Machine Learning and Nonparametric Bayes Tutorial

This tutorial took place at the ISBA 2016 World Meeting Short Courses at the University of Cagliari in Sardinia, Italy. See this link for the latest versions and videos of the Nonparametric Bayes parts of this tutorial.

Sunday, June 12
Machine Learning (Peter Orbanz): 9:00 AM–12:00 PM
Nonparametric Bayes Part I (Tamara Broderick): 2:00–3:00 PM
Nonparametric Bayes Part II (Tamara Broderick) 3:15–5:00 PM

Instructors:
Professor Peter Orbanz and Professor Tamara Broderick
Email:

Description

This tutorial consists of two parts, one on Machine Learning, one on Bayesian Nonparametrics.

The machine learning part of the tutorial will try to give an overview of some widely used methods such as neural networks, SVMs, and Random Forests, and of how they relate to each other.

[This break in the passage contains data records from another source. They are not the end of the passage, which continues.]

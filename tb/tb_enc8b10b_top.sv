// tb_enc8b10b_top: end-to-end test of the 8B/10B encoder at its default
// configuration.
//
// 1. Reset: output_10b cleared, running disparity negative.
// 2. Known code groups: D0.0, D31.5, D0.0, K28.5 from a negative start give
//    1001110100 1010111010 0110001011 1100000101; D6.4 (input 01100001) after
//    a positive disparity gives 0110010010, then D23.6 (11101011) gives
//    1110100110.
// 3. A pseudo-random stream of NCHAR characters (about one in eight a valid K
//    character) from a 31-bit LFSR. Every code group is compared with an
//    independent table model, decoded back with a behavioural decoder and
//    checked for line rules: 4 to 6 ones per group, cumulative disparity
//    within one step of zero, no run of more than five equal bits. rd_pos is
//    compared with the model's running disparity.
// Latency is checked too: each code group must appear right after the clock
// that captured its byte. Every (character, running disparity) pair must be
// seen, and each encoder mechanism must occur at least once: 6-bit and
// 4-bit complement, forced complement of D.7, x.3 and K28 neutral codes,
// alternate 7 through S and through K, and the D.24 and K.28 patches.
module tb_enc8b10b_top;
  import ref8b10b_pkg::*;
  import enc8b10b_pkg::*;

  localparam int NCHAR = 500000;

  logic       clk = 1'b0, rst = 1'b1, kin = 1'b0;
  logic [7:0] input_8b = '0;
  logic [9:0] output_10b;
  logic       rd_pos;
  int checks = 0, failures = 0;

  enc8b10b_top dut (.clk(clk), .rst(rst), .kin(kin), .input_8b(input_8b),
                    .output_10b(output_10b), .rd_pos(rd_pos));

  always #5 clk = ~clk;

  // Mechanism counters, worked out from the character and the model's
  // running disparity before it.
  int n_c6, n_c4, n_d7, n_x3, n_k28n, n_alt_s, n_alt_k, n_d24, n_k28;

  task automatic count_mechanisms(int x, int y, bit k, bit rd_before, logic [9:0] cw);
    bit k28   = k && x == 28;
    bit pos6  = k28 || (x inside {16, 23, 27, 29, 30, 31});
    bit neg6  = !k28 && (x inside {0, 1, 2, 4, 8, 15, 24});
    bit d7f   = !k && x == 7 && rd_before;
    int n6    = ones({4'b0, cw[9:4]});
    bit rd6   = (n6 == 3) ? rd_before : (n6 > 3);
    bit x3f   = y == 3 && rd6;
    bit k28f  = k28 && (y inside {1, 2, 5, 6}) && !rd6;
    bit c4    = x3f || k28f || ((y == 0 || y == 4) && !rd6) || (y == 7 && rd6);
    n_c6    += int'((neg6 && !rd_before) || (pos6 && rd_before) || d7f);
    n_c4    += int'(c4);
    n_d7    += int'(d7f);
    n_x3    += int'(x3f);
    n_k28n  += int'(k28f);
    n_alt_s += int'(!k && y == 7 && (cw[3:0] == 4'b0111 || cw[3:0] == 4'b1000));
    n_alt_k += int'(k && y == 7);
    n_d24   += int'(!k && x == 24);
    n_k28   += int'(k28);
  endtask

  task automatic check(bit ok, string what);
    checks++;
    if (!ok) begin
      failures++;
      if (failures < 20) $display("FAIL %s at %0t: in=%b k=%0d out=%b", what, $time,
                                  input_8b, kin, output_10b);
    end
  endtask

  function automatic logic [7:0] pack(int x, int y);
    logic [4:0] xv = 5'(x);
    logic [2:0] yv = 3'(y);
    return {xv[0], xv[1], xv[2], xv[3], xv[4], yv[0], yv[1], yv[2]};
  endfunction

  initial begin
    repeat (NCHAR + 200) @(posedge clk);
    failures++;
    $display("FAIL watchdog");
    $display("TB_RESULT checks=%0d failures=%0d", checks, failures);
    $finish;
  end

  // Send one character; returns the code group seen right after the clock.
  // The previous code group must still be on the output until that clock.
  task automatic send(logic [7:0] b, bit k, output logic [9:0] cw);
    logic [9:0] held;
    @(negedge clk);
    held     = output_10b;
    input_8b = b;
    kin      = k;
    #2;
    check(output_10b == held, "no change before the clock");
    @(posedge clk);
    #1;
    cw = output_10b;
  endtask

  bit   seen[2][32][8][2];
  int   run_len, run_bit, cum;

  task automatic line_rules(logic [9:0] cw, bit rd);
    int n = ones(cw);
    check(n >= 4 && n <= 6, "ones per code group");
    cum += 2 * n - 10;
    check(cum == (rd ? 2 : 0), "cumulative disparity");
    for (int b = 9; b >= 0; b--) begin
      if (int'(cw[b]) == run_bit) run_len++;
      else begin run_bit = int'(cw[b]); run_len = 1; end
      check(run_len <= 5, "run length");
    end
  endtask

  initial begin
    logic [9:0] cw, exp_cw;
    bit         rd, rd_before, k, dk;
    int         x, y, dx, dy, missing;
    logic [30:0] lfsr;
    rd = 1'b0; cum = 0; run_len = 0; run_bit = -1;

    repeat (2) @(posedge clk);
    #1;
    check(output_10b == '0 && !rd_pos, "reset state");
    rst = 1'b0;

    // Known code groups.
    send(pack(0, 0), 1'b0, cw);  check(cw == 10'b1001110100, "D0.0 RD-");
    send(pack(31, 5), 1'b0, cw); check(cw == 10'b1010111010, "D31.5 RD-");
    send(pack(0, 0), 1'b0, cw);  check(cw == 10'b0110001011, "D0.0 RD+");
    send(pack(28, 5), 1'b1, cw); check(cw == 10'b1100000101, "K28.5 RD+");
    check(!rd_pos, "RD- after K28.5");
    send(pack(31, 5), 1'b0, cw); check(rd_pos, "RD+ after D31.5");
    send(8'b01100001, 1'b0, cw); check(cw == 10'b0110010010, "D6.4 RD+");
    send(8'b11101011, 1'b0, cw); check(cw == 10'b1110100110, "D23.6 RD-");
    check(rd_pos, "RD+ after D23.6");

    // Re-synchronise the model with the hardware.
    rst = 1'b1;
    #1;
    rst = 1'b0;
    rd = 1'b0;

    lfsr = 31'h2545F491;
    for (int n = 0; n < NCHAR; n++) begin
      for (int s = 0; s < 12; s++) lfsr = {lfsr[29:0], lfsr[30] ^ lfsr[27]};
      x = int'(lfsr[4:0]);
      y = int'(lfsr[7:5]);
      k = (lfsr[10:8] == 3'b000);
      if (k) begin
        case (lfsr[14:11] % 12)
          8:  begin x = 23; y = 7; end
          9:  begin x = 27; y = 7; end
          10: begin x = 29; y = 7; end
          11: begin x = 30; y = 7; end
          default: begin x = 28; y = int'(lfsr[13:11]); end
        endcase
      end
      rd_before = rd;
      exp_cw = encode(x, y, k, rd);
      send(pack(x, y), k, cw);
      check(cw == exp_cw, "code group");
      check(rd_pos == rd, "running disparity");
      line_rules(cw, rd);
      check(decode(cw, rd_before, dx, dy, dk) && dx == x && dy == y && dk == k, "round trip");
      seen[k][x][y][rd_before] = 1'b1;
      count_mechanisms(x, y, k, rd_before, exp_cw);
    end

    missing = 0;
    for (int kk = 0; kk < 2; kk++)
      for (int xx = 0; xx < 32; xx++)
        for (int yy = 0; yy < 8; yy++)
          for (int r = 0; r < 2; r++)
            if ((kk == 0 || valid_k(xx, yy)) && !seen[kk][xx][yy][r]) missing++;
    check(missing == 0, "character coverage");
    $display("characters %0d, uncovered (character, disparity) pairs %0d", NCHAR, missing);
    $display("6b complement %0d, 4b complement %0d, D.7 forced %0d, x.3 forced %0d, K28 forced %0d",
             n_c6, n_c4, n_d7, n_x3, n_k28n);
    $display("alternate 7 by S %0d, by K %0d, D.24 %0d, K.28 %0d",
             n_alt_s, n_alt_k, n_d24, n_k28);
    check(n_c6 > 0, "6b complement seen");
    check(n_c4 > 0, "4b complement seen");
    check(n_d7 > 0, "D.7 forced complement seen");
    check(n_x3 > 0, "x.3 forced complement seen");
    check(n_k28n > 0, "K28 forced complement seen");
    check(n_alt_s > 0, "alternate 7 by S seen");
    check(n_alt_k > 0, "alternate 7 by K seen");
    check(n_d24 > 0, "D.24 seen");
    check(n_k28 > 0, "K.28 seen");
    $display("TB_RESULT checks=%0d failures=%0d", checks, failures);
    $finish;
  end
endmodule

Nonparametric Bayesian methods make use of infinite-dimensional mathematical structures to allow the practitioner to learn more from their data as the size of their data set grows. What does that mean, and how does it work in practice? In this part of the tutorial, we'll cover why machine learning and statistics need more than just parametric Bayesian inference. We'll introduce such foundational nonparametric Bayesian models as the Dirichlet process and Chinese restaurant process and touch on the wide variety of models available in nonparametric Bayes. Along the way, we'll see what exactly nonparametric Bayesian methods are and what they accomplish.

Materials

Machine Learning

[Slides]

Nonparametric Bayes

README for demos
[Slides for Part I]
- Demo 1 [code]: Beta random variable and random distribution intuition
- Demo 2 [code]: Dirichlet random variable and random distribution intuition
- Demo 3 [code]: K large relative to N intuition; empty components
- Demo 4 [code]: K large relative to N intuition; growth of number of clusters
[Slides for Part II]
- Demo 5 [code]: GEM random distribution intuition
- Demo 6 [code]: An exact DPMM simulator

Prerequisites

Know what a prior, likelihood, and posterior are.
Know how to use Bayes' Theorem to calculate a posterior for both discrete and continuous parametric distributions.
Understand what a generative model is.
Have a basic idea of what Gibbs sampling is and when it is useful (at least check out the Wikipedia article in advance).

What we won't cover

Gaussian processes are an important branch of nonparametric Bayesian modeling, but we won't have time to cover them here. We'll be focusing on the discrete, or Poisson point process, side of nonparametric Bayesian inference.